(Goal of the exercise): Lines in the data below that contain the word "input" are to be copied.
───── Records to process
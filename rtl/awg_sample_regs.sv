// awg_sample_regs: waveform sample shift register of the parallel resampler.
//
// L registers Reg(0)..Reg(L-1) of K samples each form one window memory of
// L*K samples. Position 0 is the oldest sample (first lane of Reg(0)),
// position L*K-1 the newest (last lane of Reg(L-1)). When shift is high the
// registers move down by one register (Reg(i) <= Reg(i+1)) and Reg(L-1)
// takes the K new samples from the FIFO, so the window advances by K input
// samples. For every path p the module presents the 2N+1 samples at
// positions base[p]-N .. base[p]+N, i.e. x'[J-N] .. x'[J+N] around the
// path's current input sample; this selection is combinational. The
// controller must keep base[p] within N .. L*K-1-N. The register chain and
// its update follow the paper; the default L is one register more than
// its formula l = ceil((2n+k)/k) gives (see awg_phase_ctrl for why).
module awg_sample_regs
  import awg_pkg::*;
#(
  parameter int unsigned K  = 8,
  parameter int unsigned N  = 5,
  parameter int unsigned L  = (2*N + 2*K + K - 1) / K,
  parameter int unsigned BW = $clog2(L*K)
) (
  input  logic          clk,
  input  logic          rst_n,
  input  logic          shift,
  input  sample_t       din  [K],
  input  logic [BW-1:0] base [K],
  output sample_t       win  [K][2*N+1]
);

  localparam int unsigned LK = L*K;
  localparam int unsigned T  = 2*N + 1;

  sample_t r [LK];

  always_ff @(posedge clk or negedge rst_n) begin
    if (!rst_n) begin
      for (int i = 0; i < int'(LK); i++) r[i] <= '0;
    end else if (shift) begin
      for (int i = 0; i < int'(LK - K); i++) r[i] <= r[i+K];
      for (int j = 0; j < int'(K); j++)      r[LK-K+j] <= din[j];
    end
  end

  always_comb begin
    for (int p = 0; p < int'(K); p++) begin
      for (int t = 0; t < int'(T); t++) begin
        win[p][t] = r[(int'(base[p]) - int'(N) + t) % int'(LK)];
      end
    end
  end

endmodule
──────────
(Solution below):
// takes the K new samples from the FIFO, so the window advances by K input
// path's current input sample; this selection is combinational. The
  input  logic          clk,
  input  logic          rst_n,
  input  logic          shift,
  input  sample_t       din  [K],
  input  logic [BW-1:0] base [K],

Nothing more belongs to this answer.